Lentate, stipendio da guinnessSaccarta, busta paga da 30 euro

Lentate sul Seveso – Attendere con ansia l’arrivo della busta paga, aprirla e ritrovarsi invece dell’importo dovuto al massimo 30 euro. É accaduto per due mesi consecutivi a una quindicina di dipendenti della “Saccarta”, l’impresa di via Tonale a Copreno salita agli onori della cronaca più che altro per la prospettiva di realizzare un nuovo capannone. In parallelo però l’azienda per continuare l’attività, da diversi mesi ha chiesto l’attivazione degli ammortizzatori sociali, ossia della cassintegrazione coinvolgendo venti dei sessanta lavoratori. I tempi di liquidazione dell’Inps (da cui arrivano i soldi della cassintegrazione) sono piuttosto lunghi, cinque mesi, e così in alcuni casi la “Saccarta” ha anticipato il denaro attraverso il Tfr dei dipendenti, in attesa che poi l’istituto previdenziale appianasse tutto, ma il maggio scorso e ancora in questo mese di giugno qualcosa non ha funzionato e quindici dei venti lavoratori si sono ritrovati con una cifra a uno zero: 30 euro.
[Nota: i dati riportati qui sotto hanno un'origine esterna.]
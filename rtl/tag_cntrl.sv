// tag_cntrl: watches each topology vector sent to the NSC. When the vector is zero
// (no connected neuron is sending) and the neuron does not belong to the input layer,
// the neuron is no longer excited and its excitation tag is cleared (etf_we with
// etf_bit = 0) in the same cycle as the vector is handed over. Input-layer neurons
// receive an external stimulus and stay excited. The rule follows the document; taking
// the neurons numbered below n_input as the input layer is this design's choice.
module tag_cntrl
  import see_pkg::*;
(
  input  logic           tv_fire,     // topology vector accepted by the NSC
  input  neuron_t        tv_neuron,
  input  logic [NBR-1:0] tv_vec,
  input  neuron_t        n_input,
  output logic           etf_we,
  output neuron_t        etf_addr,
  output logic           etf_bit
);
  always_comb begin
    etf_we   = tv_fire && (tv_vec == '0) && (tv_neuron >= n_input);
    etf_addr = tv_neuron;
    etf_bit  = 1'b0;
  end
endmodule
Troppo poco per far quadrare il bilancio familiare, anzi è impossibile. In settimana c’è stato un confronto tra impresa, sindacato e lavoratori. I coinvolti sono soprattutto donne e categorie protette. A spiegare cos’è accaduto ci pensa Pietro Savino della Cisl rappresentante sindacale: «L’Inps paga cinque mesi dopo l’attivazione della procedura di cassintegrazione, ma logicamente i lavoratori non mangiano una volta ogni cinque mesi. Solitamente sono le aziende che anticipato l’importo, in questo caso si è optato per un anticipo del Tfr, successivamente appianato con l’arrivo anche degli arretrati da parte dell’Istituto previdenziale.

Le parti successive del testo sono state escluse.